We present a Ward identity for nonlinear sigma models using generalized nonlinear shift symmetries, without introducing current algebra or coset space. The Ward identity constrains correlation functions of the sigma model such that the Adler's zero is guaranteed for S-matrix elements, and gives rise to a subleading single soft theorem that is valid at the quantum level and to all orders in the Goldstone decay constant. For tree amplitudes, the Ward identity leads to a novel Berends-Giele recursion relation as well as an explicit form of the subleading single soft factor.
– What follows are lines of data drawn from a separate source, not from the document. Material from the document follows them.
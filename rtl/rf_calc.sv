// rf_calc: the "rfcalculation" instruction of both resampling units.
//
// The replication factor (RF) of a particle is the difference between its
// cumulative count and that of the particle before it. For a group of P
// cumulative counts this is P subtractors in parallel; the first uses the
// last count of the previous group, which a state register (lastRf) keeps.
//
// Interface: `cr` are P cumulative counts, `rf` the P RFs (combinational).
// `issue` stores cr[P-1] as the new lastRf; `clear` zeroes it. Used for the
// reformulated SR (counts from the parallel while loop) and for the PSR
// (cumulative replication factors from the dividers).
module rf_calc #(
  parameter int unsigned P   = 4,
  parameter int unsigned RFW = 16  // count width
) (
  input  logic           clk,
  input  logic           rst_n,
  input  logic           clear,
  input  logic           issue,
  input  logic [RFW-1:0] cr [P],
  output logic [RFW-1:0] rf [P]
);

  logic [RFW-1:0] last_q;

  always_comb begin
    rf[0] = cr[0] - last_q;
    for (int k = 1; k < int'(P); k++) rf[k] = cr[k] - cr[k-1];
  end

  always_ff @(posedge clk or negedge rst_n) begin
    if (!rst_n)      last_q <= '0;
    else if (clear)  last_q <= '0;
    else if (issue)  last_q <= cr[P-1];
  end

endmodule
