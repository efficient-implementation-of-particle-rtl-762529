// tb_rf_calc: drives non-decreasing cumulative counts in groups of P and
// checks every RF against the difference computed by the testbench, across
// group boundaries (lastRf) and after `clear`.
module tb_rf_calc;
  localparam int P = 4, RFW = 16;
  logic clk = 0, rst_n = 0, clear = 0, issue = 0;
  logic [RFW-1:0] cr [P], rf [P];
  int checks = 0, failures = 0;
  int prev, cum;

  rf_calc #(.P(P), .RFW(RFW)) dut (.*);

  always #5 clk = ~clk;

  initial begin
    repeat (2000) @(posedge clk);
    failures++;
    $display("TB_RESULT checks=%0d failures=%0d", checks, failures);
    $finish;
  end

  task automatic group();
    int exp [P];
    for (int k = 0; k < P; k++) begin
      exp[k] = $urandom_range(0, 5);
      cum += exp[k];
      cr[k] = RFW'(cum);
    end
    @(negedge clk);
    issue = 1;
    #1;
    for (int k = 0; k < P; k++) begin
      checks++;
      if (rf[k] !== RFW'(exp[k])) begin
        failures++;
        $display("FAIL rf[%0d]=%0d exp %0d", k, rf[k], exp[k]);
      end
    end
    @(negedge clk);
    issue = 0;
  endtask

  initial begin
    for (int k = 0; k < P; k++) cr[k] = '0;
    cum = 0;
    repeat (2) @(posedge clk);
    rst_n = 1;
    for (int g = 0; g < 30; g++) group();
    @(negedge clk); clear = 1; @(negedge clk); clear = 0;
    cum = 0;
    for (int g = 0; g < 30; g++) group();
    $display("TB_RESULT checks=%0d failures=%0d", checks, failures);
    $finish;
  end
endmodule
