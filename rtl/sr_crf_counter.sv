// sr_crf_counter: the parallel while loop of the reformulated systematic
// resampling (instructions baseadder, crfcounter and nextiterationdef).
//
// Systematic resampling compares the cumulative weights (CWs) with M evenly
// spaced uniformly distributed numbers (UDNs) U^m = U^1 + (m-1)*U_size; the
// cumulative count of a particle is the number of UDNs below its CW. The
// reformulated algorithm handles P CWs against a group of U UDNs at a time:
//   baseadder        r_k = j*U                 (UDNs of groups 0..j-1 lie below)
//   crfcounter       r_k += #{l : CW_k > U^(jU+l)}, l = 1..U, for all k at once
//   nextiterationdef if CW_P > U^(jU+U+1): j = j+1, return 1 (loop again)
//                    else return 0 (move on to the next group of CWs)
// The group index j lives in a state register, together with the offset
// j*U*U_size of the group's first UDN, so the UDNs of a group are U^1 plus
// this offset plus l*U_size. UDNs with index above M are never counted and j
// stops at the last group; this keeps the RFs summing to M although U_size
// is rounded down (this design's choice).
//
// Interface: `op` selects the operation, `r_out` and `next_it` are
// combinational. j and the offset change on the clock edge of an issued
// nextiterationdef that returns 1, and are reset by `init` (paradef).
module sr_crf_counter
  import pf_pkg::*;
#(
  parameter int unsigned P   = 4,   // CWs per instruction
  parameter int unsigned U   = 8,   // UDNs per group
  parameter int unsigned M   = 512, // resampled particles, multiple of U
  parameter int unsigned W   = 32,
  parameter int unsigned RFW = 16
) (
  input  logic           clk,
  input  logic           rst_n,
  input  logic           init,
  input  logic           issue,
  input  sr_op_e         op,
  input  logic [W-1:0]   u1,
  input  logic [W-1:0]   usize,
  input  logic [W-1:0]   cw   [P],
  input  logic [RFW-1:0] r_in [P],
  output logic [RFW-1:0] r_out [P],
  output logic           next_it
);

  localparam int unsigned GROUPS = M / U;
  localparam int unsigned JW     = $clog2(GROUPS + 1);

  logic [JW-1:0] j_q;
  logic [W-1:0]  uoff_q;       // j*U*U_size
  logic [W-1:0]  ubase;        // U^(jU+1)
  logic [W-1:0]  ustep;        // U*U_size
  logic          more;

  always_comb begin
    ubase = u1 + uoff_q;
    ustep = usize * W'(U);
    more  = (32'(j_q) + 1) < GROUPS;
    next_it = more && (cw[P-1] > ubase + ustep);
  end

  always_comb begin
    for (int k = 0; k < int'(P); k++) begin
      logic [RFW-1:0] cnt;
      cnt = '0;
      for (int l = 0; l < int'(U); l++) begin
        // UDN index (0-based) j*U + l must be below M
        if ((32'(j_q) * U + 32'(l)) < M && cw[k] > ubase + W'(l) * usize)
          cnt = cnt + 1'b1;
      end
      unique case (op)
        SR_BASEADD:  r_out[k] = RFW'(32'(j_q) * U);
        SR_CRFCOUNT: r_out[k] = r_in[k] + cnt;
        default:     r_out[k] = r_in[k];
      endcase
    end
  end

  always_ff @(posedge clk or negedge rst_n) begin
    if (!rst_n) begin
      j_q <= '0; uoff_q <= '0;
    end else if (init) begin
      j_q <= '0; uoff_q <= '0;
    end else if (issue && op == SR_NEXTIT && next_it) begin
      j_q    <= j_q + 1'b1;
      uoff_q <= uoff_q + ustep;
    end
  end

endmodule
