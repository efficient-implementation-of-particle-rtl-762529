// tb_sr_crf_counter: runs the parallel while loop (baseadder, then
// crfcounter/nextiterationdef until the flag drops) over N cumulative
// weights, with U^1 and U_size driven directly, and checks each count
// against the number of UDNs U^1 + m*U_size (m < M) below the CW, computed
// by the testbench. Weight sets include degenerate ones so that the loop
// moves through several UDN groups for one group of CWs.
module tb_sr_crf_counter;
  import pf_pkg::*;
  localparam int P = 4, U = 8, M = 512, W = 32, RFW = 16, N = 512;
  logic clk = 0, rst_n = 0, init = 0, issue = 0;
  sr_op_e op;
  logic [W-1:0] u1, usize, cw [P];
  logic [RFW-1:0] r_in [P], r_out [P];
  logic next_it;
  int checks = 0, failures = 0, loops = 0, multi = 0;
  longint cws [N];

  sr_crf_counter #(.P(P), .U(U), .M(M), .W(W), .RFW(RFW)) dut (.*);

  always #5 clk = ~clk;

  initial begin
    repeat (200000) @(posedge clk);
    failures++;
    $display("TB_RESULT checks=%0d failures=%0d", checks, failures);
    $finish;
  end

  function automatic int ref_count(longint c);
    int n = 0;
    for (int m = 0; m < M; m++) if (longint'(u1) + longint'(m) * usize < c) n++;
    return n;
  endfunction

  task automatic run(input int kind);
    longint acc = 0;
    for (int i = 0; i < N; i++) begin
      int wv;
      case (kind)
        0: wv = $urandom_range(0, 1000);
        1: wv = ($urandom_range(0, 15) == 0) ? $urandom_range(1000, 20000) : 0;
        default: wv = (i % 64 == 5) ? 50000 : 1;
      endcase
      acc += wv;
      cws[i] = acc;
    end
    usize = W'(acc / M);
    u1 = W'(longint'($urandom_range(0, 65535)) * usize / 65536);
    @(negedge clk); init = 1; @(negedge clk); init = 0;
    for (int g = 0; g < N / P; g++) begin
      int iters = 0;
      for (int k = 0; k < P; k++) cw[k] = W'(cws[g*P+k]);
      op = SR_BASEADD; #1;
      for (int k = 0; k < P; k++) r_in[k] = r_out[k];
      forever begin
        op = SR_CRFCOUNT; #1;
        for (int k = 0; k < P; k++) r_in[k] = r_out[k];
        op = SR_NEXTIT; issue = 1; #1;
        iters++;
        if (!next_it) begin
          @(negedge clk); issue = 0;
          break;
        end
        @(negedge clk); issue = 0;
      end
      loops += iters;
      if (iters > 1) multi++;
      for (int k = 0; k < P; k++) begin
        checks++;
        if (int'(r_in[k]) != ref_count(cws[g*P+k])) begin
          failures++;
          if (failures < 10) $display("FAIL i=%0d r=%0d exp=%0d", g*P+k, r_in[k], ref_count(cws[g*P+k]));
        end
      end
    end
  endtask

  initial begin
    op = SR_BASEADD; u1 = '0; usize = '0;
    for (int k = 0; k < P; k++) begin cw[k] = '0; r_in[k] = '0; end
    repeat (2) @(posedge clk);
    rst_n = 1;
    for (int t = 0; t < 6; t++) run(t % 3);
    checks++;
    if (multi == 0) begin failures++; $display("FAIL loop never repeated"); end
    $display("groups with repeated while loop: %0d, total iterations %0d", multi, loops);
    $display("TB_RESULT checks=%0d failures=%0d", checks, failures);
    $finish;
  end
endmodule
Furthermore, interactions of the cubic biadjoint scalar theory associated with the single soft limit, which was previously discovered using the Cachazo-He-Yuan representation of tree amplitudes, can be seen to emerge from matrix elements of conserved currents corresponding to the generalized shift symmetry.

Original languageEnglish (US)
Article number061601
JournalPhysical review letters
Volume120
Issue number6
DOIs
StatePublished - Feb 5 2018

ASJC Scopus subject areas

  • Physics and Astronomy(all)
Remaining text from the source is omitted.